Field widths follow from the frame size:

* X and Y: `clog2(IM_WIDTH)` and `clog2(IM_HEIGHT)` bits.
* Count: `clog2(W*H+1)` bits.
* Sums: the coordinate width plus the count width, so they cannot overflow.

At 512 × 256 a record is 105 bits. The original sizing formula gives narrower sums
(`2·log2(width) − 1` bits, 82 bits per record). Those overflow for a hot spot of a few
hundred pixels, so the wider fields were kept.

`hotspot_memory` has two banks of `MAX_HOTSPOTS` records:

* The **current** bank takes the updates of the frame being segmented. It has two
  asynchronous reads and one write, so read-modify-write fits in one pixel clock.
* The **previous** bank holds the final results of the last frame.

A valid bit per record is set by NEW and cleared by UNIFY (for `id2`). The banks swap
with the write of the last pixel of a frame. In that same clock, all valid bits of
the new current bank are cleared, so old record contents never need erasing. Each
bank also counts its valid records and keeps the frame's overflow flag. Records are
written as a memory array and can map to block RAM. The current-side reads are
asynchronous, so on an FPGA they need distributed RAM or a RAM clocked faster than
the pixel clock.

## Timing

* BT.656 carries a luma sample every second byte. A pixel therefore arrives at most
  every second 27 MHz clock. The pipeline itself accepts one pixel per clock.
* From the clock edge that samples the last luma byte of a field, `frame_done`
  (results final, banks swapped) is high four clocks later:
  * raw generator register;
  * classifier register;
  * labelling register;
  * record write and swap.

  The end-to-end testbenches check this latency, and it does not depend on the
  image size.
* After a swap, `result_scanner` reads ids 1 … `MAX_HOTSPOTS-1` of the previous
  bank, one per clock, and queues a frame header and the valid records. This takes
  about `MAX_HOTSPOTS` clocks, far less than a frame.

## Crossing to the network clock (`result_scanner`, `cdc_fifo`)

The results cross from the pixel clock to the MAC clock in `cdc_fifo`, a dual-clock
FIFO with Gray-coded pointers. A frame is queued only if the FIFO has room for all of
it (header + valid records). Otherwise the whole frame is skipped and
`frames_dropped` counts it, so a half-sent frame never occurs. With the default
512-entry FIFO this happens only if the network side stalls for more than a frame.

## Output datagrams (`udp_packet_generator`)

Each frame is sent as `ceil(n / HS_PER_PKT)` datagrams, or one datagram when it has
no hot spots. A datagram is a complete Ethernet II frame, without preamble and FCS
(the MAC adds those). It is handed to the MAC on a byte stream `tx_data/tx_valid/
tx_last` with `tx_ready` back-pressure. A datagram starts only when all its records
are in the FIFO, so `tx_valid` never drops inside a datagram. Multi-byte fields are
big-endian.

| bytes  | content |
|--------|---------|
| 0–13   | destination MAC, source MAC, EtherType 0x0800 |
| 14–33  | IPv4: 0x45, total length, identification (datagram counter), DF, TTL 64, protocol 17, header checksum, source IP, destination IP |
| 34–41  | UDP: source port, destination port, length, checksum 0 |
| 42–43  | frame number (counts every completed frame, including skipped ones) |
| 44–45  | number of hot spots in the frame |
| 46     | index of this datagram within the frame |
| 47     | records in this datagram |
| 48     | flags: bit 0 = ids ran out in this frame |
| 49     | 0 |
| 50+20k | record k: max X, min X, max Y, min Y (2 bytes each), sum X, sum Y, count (4 bytes each) |

## Run-time configuration (`app_config`, `cfg_sync`)

Datagrams received for the own IP address on UDP port `CFG_PORT` (default 5000)
carry register writes. Each write is 5 bytes: the register number, then a 32-bit
value, big-endian.

| register | setting |
|----------|---------|
| 0x00 | classification threshold (low 8 bits); a pixel is hot when `value >= threshold` |
| 0x01 | destination IPv4 address of the results |
| 0x02 | destination UDP port (low 16 bits) |
| 0x03 | destination MAC address bits 47..32 |
| 0x04 | destination MAC address bits 31..0 |

`app_config` assumes IPv4 headers without options, and frames whose FCS has already
been checked by the MAC. The threshold moves to the pixel clock through `cfg_sync`, a
toggle handshake. Change it during vertical blanking if a frame must be classified
with a single threshold.

## Board chip configuration (`digitizer_config`, `phy_config`)

After reset, two sequencers on `mac_clk` configure the chips outside the FPGA:

* `digitizer_config` writes a table of `{sub-address, value}` pairs to the SAA7113
  video digitiser over I2C. It uses open-drain outputs `scl_oe`/`sda_oe` and reads
  `sda_in`. It checks every acknowledge; a missing one sets `cfg_nack`.
* `phy_config` writes `{register, value}` pairs to the Ethernet PHY with clause 22
  MDIO frames (`mdc`, `mdio_o`, `mdio_oe`).

`cfg_done` rises when both tables have been sent. Both sequencers are complete, but
their default tables are only typical settings:

* for the digitiser: composite input, BT.656 output;
* for the PHY: restart auto-negotiation.

The original design does not give these values. Check the `TABLE` parameters against
the real board.

## Parameters

| parameter (top) | default | meaning |
|-----------------|---------|---------|
| `IM_WIDTH`, `IM_HEIGHT` | 512, 256 | processed window of each field, top-left aligned. The length of L is `IM_WIDTH`, which must equal the real line width and be ≤ 720 |
| `MAX_HOTSPOTS` | 256 | ids per frame, including the reserved id 0. Sets the id width and the memory depth |
| `FIFO_DEPTH` | 512 | result FIFO entries (power of two, ≥ `MAX_HOTSPOTS`) |
| `HS_PER_PKT` | 64 | records per datagram (keeps datagrams under 1500 bytes) |
| `SRC_MAC`, `SRC_IP`, `SRC_PORT` | 02:00:00:00:00:01, 192.168.0.2, 5001 | own addresses |
| `CFG_PORT`, `RST_THRESH` | 5000, 200 | configuration port, threshold after reset |
| `DIG_CLK_DIV`, `PHY_CLK_DIV` | 63, 10 | I2C and MDC dividers for a 25 MHz `mac_clk` |
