* **A MIPS R10000-style register renamer** with eight structures:
  * a speculative map table (RMT) and a committed map table (AMT);
  * a free list and an active list, both circular buffers with phase bits;
  * a physical register file with a separate ready-bit array;
  * a global branch mask (GBM) and per-branch checkpoints.

  It has two recovery paths. A mispredicted branch is repaired in one cycle
  from that branch's checkpoint. An exception, a load violation or a value
  misprediction causes a full squash, which restores the RMT from the AMT.
* **A stride value predictor (SVP)** and the **value prediction queue (VPQ)**
  that tracks every prediction-eligible instruction in flight.
* **A confidence layer** modelled on the EVES predictor. It has four
  mechanisms:
  * a forward probabilistic counter (FPC);
  * per-instruction-type probabilities for the FPC;
  * a cooldown after every costly miss;
  * a global miss-rate kill switch, "SafeStride".

The front end, the issue queue, the execution lanes and the load/store unit
are not part of this design. Their signals are ports of the top module,
`vp_renamer_top`.

## What happens in one cycle

Everything is on one clock with a synchronous, active-low reset. In one cycle
the top does the following:

1. **Rename and dispatch together.**
   * A bundle of up to `WIDTH` instructions (`in_*`, valid slots packed from
     slot 0) is renamed and written into the active list in the same cycle.
   * The bundle is taken (`in_ready`) only when all of the following hold:
     * there are enough free registers (otherwise `stall_reg`);
     * there are enough free branch IDs (otherwise `stall_branch`);
     * there are enough active-list entries (otherwise `stall_dispatch`);
     * there are enough VPQ entries (otherwise `stall_vpq`);
     * no branch recovery or squash is happening, and no VPQ rollback walk
       is running.

   The renamed bundle comes out on `out_*` for the issue queue:
   * physical sources and destination;
   * active-list index;
   * branch ID and branch mask;
   * the predicted value and whether it was used.
2. **Writeback.**
   * Up to `WIDTH` lanes (`wb_*`) write values into the register file and
     mark their active-list entries complete.
   * Each lane also searches the VPQ by active-list index. If the entry's
     prediction was used and differs from the real value, the entry's
     value-mispredict bit is set (`wb_val_misp`).
3. **Branch resolve.** One branch per cycle (`res_*`).
   * A correct branch frees its mask bit.
   * A mispredicted branch restores the renamer at the next clock edge. The
     VPQ then drops its younger entries, one per cycle.
4. **Retire.**
   * The oldest completed, fault-free instructions retire (`retire_n`).
   * A head with an exception or load violation (`exc_*`, `lv_*`) triggers a
     full squash (`squash_out`) instead.
   * A value-mispredicted instruction retires and triggers the squash of
     everything behind it (`squash_vm`).

## The renamer

### Maps, free list and active list

The **RMT** maps each logical register to its newest physical register. It is
read and written at rename. Slot *k* of a bundle reads the RMT as already
updated by the destinations of slots 0..*k*-1. That is how dependences inside
a bundle are handled.

The **AMT** is written only at retire. It is the committed architectural
state, and it is what a full squash returns to.

The **free list** holds `N_PHYS - N_LOG` register numbers. The **active list**
holds `AL_SIZE` instructions in program order. Both are circular buffers:
* Each pointer carries a *phase* bit that flips every time the pointer wraps.
* Equal pointers with equal phases mean empty; equal pointers with different
  phases mean full. No extra counter is needed.
* When a checkpoint restores the free-list head, or a branch moves the
  active-list tail back, the phase is restored or recomputed along with the
  pointer.

At retire the caller chooses `commit_n`, which may not exceed `retire_ok_n`.
For each committed destination:
* the AMT entry is updated;
* the physical register that the AMT entry held before goes back to the tail
  of the free list.

### Branch masks and checkpoints

There are `N_BRANCH` = 64 branch IDs, one per bit of the 64-bit GBM. A branch
that needs a checkpoint (`in_ckpt`) is handled as follows:
* It takes the lowest free ID and sets that bit in the GBM.
* It stores a checkpoint. The checkpoint holds the RMT (as it stands after the
  branch's own destination), the free-list head and phase, and the GBM.

Every instruction leaves rename with a branch mask: the set of unresolved
branches it depends on. Branches earlier in the same bundle are included.

* **A correct resolve** clears the branch's bit in the GBM and in every stored
  checkpoint mask. Older checkpoints then no longer name a branch that is
  gone.
* **A mispredict** restores the RMT, the free-list head and the GBM from the
  checkpoint, and clears the branch's own bit. It moves the active-list tail
  to the slot after the branch. The branch's own entry stays: it completes
  and retires normally. Recovery is finished at this point, so the branch is
  *not* marked for a second recovery at retire.

### Full squash

A full squash puts the renamer in the committed state:
* RMT := AMT;
* the GBM and all checkpoints are freed;
* the active list is emptied;
* the free list is rebuilt by scanning the AMT for registers it does not
  use;
* every physical register is marked ready.

The rebuild is a single-cycle scan. The unused registers are packed in
ascending order, which leaves the free list full. The AMT used is the one
that already includes any instruction retiring in the same cycle.

## Value prediction

### Stride value predictor (`svp`)

The SVP is a direct-mapped table of 256 entries, indexed by PC bits [9:2] and
tagged with the next 12 bits. Each entry holds:
* the last retired value;
* the stride;
* a 5-bit confidence counter;
* an 8-bit count of the instances of this PC now in flight.

The prediction for a new instance is

    last + (in_flight + 1) * stride

where `in_flight` also counts earlier instances in the same bundle.

Training happens at retire, one instruction per cycle:
* **Correct value** (equal to last + stride): the counter may increase. A
  tag miss instead allocates the entry fresh.
* **Wrong value:** the counter is reset to 0. In both cases the stride and
  the last value are updated.

An entry is **confident** when its counter is saturated at 31.

The instance count is kept exact in three ways:
* it goes up at dispatch;
* it goes down at retire, and when the VPQ walk removes an instance after a
  branch mispredict;
* it is cleared on a full squash.

Instances dispatched before the entry existed carry a `counted = 0` flag, so
they do not decrement it.

### Value prediction queue (`vpq`)

An instruction is **eligible** for prediction when:
* `vp_en` is high;
* it writes a register;
* its type `in_vtype` is integer ALU, FP ALU or load (not `VT_NONE`).

Every eligible instruction takes a VPQ entry at dispatch, in program order.
The entry records its active-list index, PC, type, predicted value, whether
the prediction was used, and whether the SVP counted it.

* **Writeback:** the VPQ is searched associatively by active-list index, and
  the actual value is stored there.
* **Retire:** the head entry trains the SVP and is popped.
* **Branch mispredict:** the VPQ counts the entries younger than the branch,
  with ages taken relative to the active-list head. It then removes them from
  the tail, one per cycle. Each removed entry the SVP had counted also
  decrements the SVP. `vpq_busy` is high during the walk, and rename waits.
  An older branch that mispredicts during a walk restarts the count.

### Using a prediction

A prediction is **used** when:
* the instruction is eligible and the SVP entry is confident;
* and, if the confidence layer is on (`eves_en`), neither the cooldown nor
  SafeStride is holding predictions off.

A used value is written into the register file at dispatch and its ready bit
is set, so consumers can issue at once. Every other destination has its ready
bit cleared at dispatch.

### VR-1 recovery

The value-mispredict bit set at writeback is acted on at retire.

The mispredicted instruction holds the correct value in its own register,
because writeback wrote it. So it **retires and trains the SVP** like any
other instruction. This resets that entry's confidence. In the same cycle,
everything younger is squashed with the full-squash path. This also starts
the cooldown and counts a miss in SafeStride.

At most one eligible instruction retires per cycle, because the SVP has one
training port. Ineligible instructions around it retire freely, up to
`WIDTH`.

## The confidence layer

All four mechanisms act only when `eves_en` is high. With `eves_en` low the
design behaves as the plain stride predictor: every correct retire
increments the counter, and predictions are never gated.

**1. Forward probabilistic counter (`eves_fpc`).**
* A 16-bit Fibonacci LFSR (taps 16, 14, 13, 11) steps once for each trained
  instruction.
* A correct prediction may increment the counter only when
  `sample % denom == 0`.
* Reaching 31 therefore takes on average `denom` x 31 correct retires instead
  of 31, which is much stronger evidence.

**2. Per-type denominators.** `denom` depends on the instruction type:
* integer ALU: 4;
* FP ALU: 2;
* load: 2.

These are parameters, so other settings need no change to the logic.
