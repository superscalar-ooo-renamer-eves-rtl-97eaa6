// vp_pkg: shared constants and types of the renamer and value-prediction core.
//
// The defaults below are the configuration every module takes when it is
// instantiated without a parameter list. The value-prediction constants
// (5-bit confidence, 4/2/2 denominators, 128-retire cooldown, 1/1024 SafeStride
// threshold, 1,000,000-retire halving period, 64 branch IDs) follow the design
// description; the widths and structure sizes are this design's own choice.
package vp_pkg;

  // Core sizes (chosen; 64 branch IDs match a 64-bit global branch mask).
  localparam int unsigned WIDTH     = 4;
  localparam int unsigned N_LOG     = 64;
  localparam int unsigned N_PHYS    = 320;
  localparam int unsigned AL_SIZE   = 256;
  localparam int unsigned N_BRANCH  = 64;
  localparam int unsigned XLEN      = 64;
  localparam int unsigned PC_BITS   = 64;

  // Value-prediction structures.
  localparam int unsigned SVP_ENTRIES = 256;
  localparam int unsigned VPQ_SIZE    = 256;
  localparam int unsigned CONF_BITS   = 5;

  // EVES confidence layer.
  localparam int unsigned DENOM_INTALU = 4;
  localparam int unsigned DENOM_FPALU  = 2;
  localparam int unsigned DENOM_LOAD   = 2;
  localparam int unsigned COOLDOWN     = 128;
  localparam int unsigned SS_MISS_BITS = 16;
  localparam int unsigned SS_SHIFT     = 10;
  localparam int unsigned SS_PERIOD    = 1000000;

  // Instruction type buckets for value prediction.
  typedef enum logic [1:0] {
    VT_INTALU = 2'd0,
    VT_FPALU  = 2'd1,
    VT_LOAD   = 2'd2,
    VT_NONE   = 2'd3
  } vtype_e;

endpackage
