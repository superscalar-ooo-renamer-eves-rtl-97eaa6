// active_list: the reorder buffer of the renamer, a circular buffer with
// phase bits.
//
// Each entry records one dispatched instruction in program order: whether it
// writes a destination, its logical and physical destination, the kind flags
// (load, store, branch, value-prediction eligible), its PC, and the status
// bits set while it is in flight (completed, exception, load violation,
// branch mispredict, value mispredict). Head and tail carry phase bits:
// equal pointers with equal phases mean empty, with opposite phases full.
//
// Interface and timing (state changes on the rising clock edge):
//   * Dispatch writes disp_n entries at the tail; disp_idx[k] is the index the
//     k-th one receives (valid in the same cycle, from the current tail).
//   * cmp_*, vm_* (one port per writeback lane), exc_* and lv_* set status bits
//     of the addressed entry.
//   * rollback_en moves the tail to the slot after rollback_idx: everything
//     younger than a mispredicted branch is dropped. The branch's own br_misp
//     bit is left clear, as recovery is already done.
//   * head_* show the WIDTH oldest entries (head_valid[k] when the k-th exists);
//     commit_n retires that many. squash empties the list.
// Behaviour follows the design description; the field list beyond the four
// fault bits is this design's choice.
module active_list #(
  parameter int unsigned AL_SIZE = vp_pkg::AL_SIZE,
  parameter int unsigned WIDTH   = vp_pkg::WIDTH,
  parameter int unsigned N_LOG   = vp_pkg::N_LOG,
  parameter int unsigned N_PHYS  = vp_pkg::N_PHYS,
  parameter int unsigned PC_BITS = vp_pkg::PC_BITS,
  localparam int unsigned AW = $clog2(AL_SIZE),
  localparam int unsigned LW = $clog2(N_LOG),
  localparam int unsigned PW = $clog2(N_PHYS),
  localparam int unsigned CW = $clog2(WIDTH + 1)
) (
  input  logic                         clk,
  input  logic                         rst_n,
  // dispatch
  input  logic [CW-1:0]                disp_n,
  input  logic [WIDTH-1:0]             disp_dst_valid,
  input  logic [WIDTH-1:0][LW-1:0]     disp_log,
  input  logic [WIDTH-1:0][PW-1:0]     disp_phys,
  input  logic [WIDTH-1:0]             disp_load,
  input  logic [WIDTH-1:0]             disp_store,
  input  logic [WIDTH-1:0]             disp_branch,
  input  logic [WIDTH-1:0]             disp_vp,
  input  logic [WIDTH-1:0][PC_BITS-1:0] disp_pc,
  output logic [WIDTH-1:0][AW-1:0]     disp_idx,
  output logic [$clog2(AL_SIZE+1)-1:0] free_cnt,
  // status updates
  input  logic [WIDTH-1:0]             cmp_valid,
  input  logic [WIDTH-1:0][AW-1:0]     cmp_idx,
  input  logic [WIDTH-1:0]             vm_valid,
  input  logic [WIDTH-1:0][AW-1:0]     vm_idx,
  input  logic                         exc_valid,
  input  logic [AW-1:0]                exc_idx,
  input  logic                         lv_valid,
  input  logic [AW-1:0]                lv_idx,
  // branch mispredict
  input  logic                         rollback_en,
  input  logic [AW-1:0]                rollback_idx,
  // retire
  output logic [WIDTH-1:0]             head_valid,
  output logic [WIDTH-1:0][AW-1:0]     head_idx,
  output logic [WIDTH-1:0]             head_dst_valid,
  output logic [WIDTH-1:0][LW-1:0]     head_log,
  output logic [WIDTH-1:0][PW-1:0]     head_phys,
  output logic [WIDTH-1:0]             head_complete,
  output logic [WIDTH-1:0]             head_exc,
  output logic [WIDTH-1:0]             head_lv,
  output logic [WIDTH-1:0]             head_brm,
  output logic [WIDTH-1:0]             head_vm,
  output logic [WIDTH-1:0]             head_load,
  output logic [WIDTH-1:0]             head_store,
  output logic [WIDTH-1:0]             head_branch,
  output logic [WIDTH-1:0]             head_vp,
  output logic [WIDTH-1:0][PC_BITS-1:0] head_pc,
  input  logic [CW-1:0]                commit_n,
  input  logic                         squash,
  output logic [AW-1:0]                al_head,
  output logic [$clog2(AL_SIZE+1)-1:0] used_cnt
);

  typedef struct packed {
    logic               dst_valid;
    logic [LW-1:0]      log_reg;
    logic [PW-1:0]      phys_reg;
    logic               load;
    logic               store;
    logic               branch;
    logic               vp;
    logic [PC_BITS-1:0] pc;
  } al_entry_t;

  al_entry_t          ent [AL_SIZE];
  logic [AL_SIZE-1:0] completed, exc, lv, brm, vm;
  logic [AW-1:0]      head, tail;
  logic               head_phase, tail_phase;

  function automatic logic [AW-1:0] slot(input logic [AW-1:0] p, input int unsigned k);
    int unsigned s;
    s = int'(p) + k;
    if (s >= AL_SIZE) s -= AL_SIZE;
    return AW'(s);
  endfunction

  function automatic logic [AW:0] advance(input logic [AW-1:0] p, input logic ph,
                                         input int unsigned n);
    int unsigned s;
    s = int'(p) + n;
    if (s >= AL_SIZE) return {~ph, AW'(s - AL_SIZE)};
    return {ph, AW'(s)};
  endfunction

  always_comb begin
    if (head_phase == tail_phase) used_cnt = $bits(used_cnt)'(int'(tail) - int'(head));
    else                          used_cnt = $bits(used_cnt)'(AL_SIZE - int'(head) + int'(tail));
    free_cnt = $bits(free_cnt)'(AL_SIZE - int'(used_cnt));
    al_head  = head;
    for (int k = 0; k < WIDTH; k++) begin
      logic [AW-1:0] s;
      s = slot(head, k);
      disp_idx[k]       = slot(tail, k);
      head_valid[k]     = k < int'(used_cnt);
      head_idx[k]       = s;
      head_dst_valid[k] = ent[s].dst_valid;
      head_log[k]       = ent[s].log_reg;
      head_phys[k]      = ent[s].phys_reg;
      head_load[k]      = ent[s].load;
      head_store[k]     = ent[s].store;
      head_branch[k]    = ent[s].branch;
      head_vp[k]        = ent[s].vp;
      head_pc[k]        = ent[s].pc;
      head_complete[k]  = completed[s];
      head_exc[k]       = exc[s];
      head_lv[k]        = lv[s];
      head_brm[k]       = brm[s];
      head_vm[k]        = vm[s];
    end
  end

  // Tail after a rollback: the slot after the branch, with the phase the
  // branch slot has (head phase if it lies at or after the head, else the
  // opposite), toggled if the step wraps.
  logic [AW:0] rb_tail;
  always_comb begin
    logic ph;
    ph = (rollback_idx >= head) ? head_phase : ~head_phase;
    rb_tail = advance(rollback_idx, ph, 1);
  end

  always_ff @(posedge clk) begin
    if (!rst_n) begin
      head <= '0; tail <= '0; head_phase <= 1'b0; tail_phase <= 1'b0;
      completed <= '0; exc <= '0; lv <= '0; brm <= '0; vm <= '0;
      for (int s = 0; s < AL_SIZE; s++) ent[s] <= '0;
    end else if (squash) begin
      head <= '0; tail <= '0; head_phase <= 1'b0; tail_phase <= 1'b0;
    end else begin
      // status updates first; a fresh allocation below clears its own slot
      for (int k = 0; k < WIDTH; k++) begin
        if (cmp_valid[k]) completed[cmp_idx[k]] <= 1'b1;
        if (vm_valid[k])  vm[vm_idx[k]] <= 1'b1;
      end
      if (exc_valid) exc[exc_idx] <= 1'b1;
      if (lv_valid)  lv[lv_idx]   <= 1'b1;
      for (int k = 0; k < WIDTH; k++) begin
        if (k < int'(disp_n)) begin
          logic [AW-1:0] s;
          s = slot(tail, k);
          ent[s] <= '{dst_valid: disp_dst_valid[k], log_reg: disp_log[k],
                      phys_reg: disp_phys[k], load: disp_load[k], store: disp_store[k],
                      branch: disp_branch[k], vp: disp_vp[k], pc: disp_pc[k]};
          completed[s] <= 1'b0; exc[s] <= 1'b0; lv[s] <= 1'b0; brm[s] <= 1'b0; vm[s] <= 1'b0;
        end
      end
      if (rollback_en) {tail_phase, tail} <= rb_tail;
      else             {tail_phase, tail} <= advance(tail, tail_phase, int'(disp_n));
      {head_phase, head} <= advance(head, head_phase, int'(commit_n));
    end
  end

  always @(posedge clk)
    if (rst_n && !squash) begin
      if (!rollback_en) assert (int'(disp_n) <= int'(free_cnt)) else $error("active_list: dispatch overflow");
      assert (int'(commit_n) <= int'(used_cnt)) else $error("active_list: commit underflow");
    end

endmodule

********

■ Work order: Please reproduce exactly the lines in the listing above from the one containing "prediction queue (VPQ)**" through the one containing "1. **Rename and dispatch together.**", both included, and nothing more.

■ Reply:
* **A stride value predictor (SVP)** and the **value prediction queue (VPQ)**
  that tracks every prediction-eligible instruction in flight.
* **A confidence layer** modelled on the EVES predictor. It has four
  mechanisms:
  * a forward probabilistic counter (FPC);
  * per-instruction-type probabilities for the FPC;
  * a cooldown after every costly miss;
  * a global miss-rate kill switch, "SafeStride".

The front end, the issue queue, the execution lanes and the load/store unit
are not part of this design. Their signals are ports of the top module,
`vp_renamer_top`.

## What happens in one cycle

Everything is on one clock with a synchronous, active-low reset. In one cycle
the top does the following:

1. **Rename and dispatch together.**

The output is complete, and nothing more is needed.